El Evangelio correspondiente al Domingo III de Pascua nos transporta a un momento crucial de la historia cristiana: el encuentro de dos discípulos con Jesús resucitado en el camino hacia la aldea de Emaús. Estos hombres caminaban sumidos en la conversación sobre los acontecimientos recientes, específicamente sobre Jesús de Nazaret, a quien esperaban como liberador del pueblo judío de la opresión romana, pero que terminó condenado y ejecutado en la cruz. Su estado de ánimo era de profunda tristeza y frustración, a pesar de haber recibido noticias tempranas sobre la tumba vacía.

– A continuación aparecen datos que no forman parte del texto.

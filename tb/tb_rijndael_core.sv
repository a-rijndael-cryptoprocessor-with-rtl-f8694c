// tb_rijndael_core: drives the round datapath with the control words of the
// 11 rounds and the reference round keys; checks the state after every round
// against the reference intermediate values, the result of the published
// AES-128 examples and of random blocks, both directions, and that a block
// takes exactly 11 clocks.
module tb_rijndael_core;
  import aes_pkg::*;
  import aes_ref_pkg::*;

  logic clk = 0;
  always #5 clk = ~clk;
  int checks = 0, failures = 0;

  logic       rst_n;
  core_ctrl_t ctrl;
  block_t     din, round_key, dout;
  rijndael_core dut (.clk, .rst_n, .ctrl, .din, .round_key, .dout);

  function automatic core_ctrl_t ctrl_of(bit dec, int r);
    core_ctrl_t c = '0;
    c.st_en = 1; c.dec = dec;
    if (r == 0) ;
    else if (r == 10) c.c2_bs = 1;
    else if (!dec) c.c1_fb = 1;
    else begin c.c8_ark = 1; c.c9_mc = 1; end
    return c;
  endfunction

  // Runs one block; checks every round's state and returns the clocks used.
  task automatic run(bit dec, block_t key, block_t text, output block_t res, output int cycles);
    rkeys_t rk = expand_key(key);
    block_t s = '0;
    cycles = 0;
    for (int r = 0; r <= 10; r++) begin
      // reference state after round r
      if (!dec) begin
        if (r == 0) s = text ^ rk[0];
        else begin
          s = shift_rows(sub_bytes(s, 0), 0);
          if (r != 10) s = mix_columns(s, 0);
          s ^= rk[r];
        end
      end else begin
        if (r == 0) s = text ^ rk[10];
        else begin
          s = sub_bytes(shift_rows(s, 1), 1) ^ rk[10 - r];
          if (r != 10) s = mix_columns(s, 1);
        end
      end
      ctrl = ctrl_of(dec, r);
      din = text;
      round_key = dec ? rk[10 - r] : rk[r];
      @(posedge clk); #1;
      cycles++;
      checks++;
      if (dout !== s) begin
        failures++;
        $display("FAIL dec=%0d round %0d got=%h exp=%h", dec, r, dout, s);
      end
    end
    ctrl = '0;
    din = rand128();
    res = dout;
  endtask

  task automatic check_eq(block_t got, block_t exp, string what);
    checks++;
    if (got !== exp) begin failures++; $display("FAIL %s got=%h exp=%h", what, got, exp); end
  endtask

  initial begin
    block_t res, k, p;
    int cyc;
    rst_n = 0; ctrl = '0; din = '0; round_key = '0;
    repeat (2) @(posedge clk);
    #1 rst_n = 1;
    run(0, 128'h000102030405060708090a0b0c0d0e0f, 128'h00112233445566778899aabbccddeeff, res, cyc);
    check_eq(res, 128'h69c4e0d86a7b0430d8cdb78070b4c55a, "FIPS-197 C.1 encrypt");
    checks++; if (cyc != 11) begin failures++; $display("FAIL cycles %0d", cyc); end
    run(1, 128'h000102030405060708090a0b0c0d0e0f, 128'h69c4e0d86a7b0430d8cdb78070b4c55a, res, cyc);
    check_eq(res, 128'h00112233445566778899aabbccddeeff, "FIPS-197 C.1 decrypt");
    checks++; if (cyc != 11) begin failures++; $display("FAIL cycles %0d", cyc); end
    run(0, 128'h2b7e151628aed2a6abf7158809cf4f3c, 128'h3243f6a8885a308d313198a2e0370734, res, cyc);
    check_eq(res, 128'h3925841d02dc09fbdc118597196a0b32, "FIPS-197 B encrypt");
    // idle cycles keep the state
    repeat (3) @(posedge clk);
    #1 check_eq(dut.dout, 128'h3925841d02dc09fbdc118597196a0b32, "hold");
    for (int n = 0; n < 20; n++) begin
      k = rand128(); p = rand128();
      run(0, k, p, res, cyc);
      check_eq(res, encrypt(k, p), "random encrypt");
      run(1, k, res, res, cyc);
      check_eq(res, p, "random decrypt");
    end
    $display("TB_RESULT checks=%0d failures=%0d", checks, failures);
    $finish;
  end

  initial begin
    repeat (5000) @(posedge clk);
    failures++;
    $display("TB_RESULT checks=%0d failures=%0d", checks, failures);
    $finish;
  end
endmodule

El forastero que transformó el diálogo

En su trayecto, se les acercó un forastero que preguntó sobre el tema de su conversación. Los discípulos relataron con detalle los eventos ocurridos, sorprendiéndose de que este desconocido pareciera ignorar lo sucedido en Jerusalén. Lo que ellos no sabían era que este forastero era el mismo Jesús resucitado, quien se les apareció de manera discreta en el camino.

Jesús inició entonces una catequesis postpascual, explicándoles las Escrituras comenzando por Moisés y continuando con los profetas. Les hizo comprender que el sacrificio del Mesías era necesario según lo anunciado, vinculando esta enseñanza con la reciente celebración de la Pascua judía. A pesar de esta explicación, la fe de los discípulos permanecía dormida, incapaces de creer plenamente en la resurrección.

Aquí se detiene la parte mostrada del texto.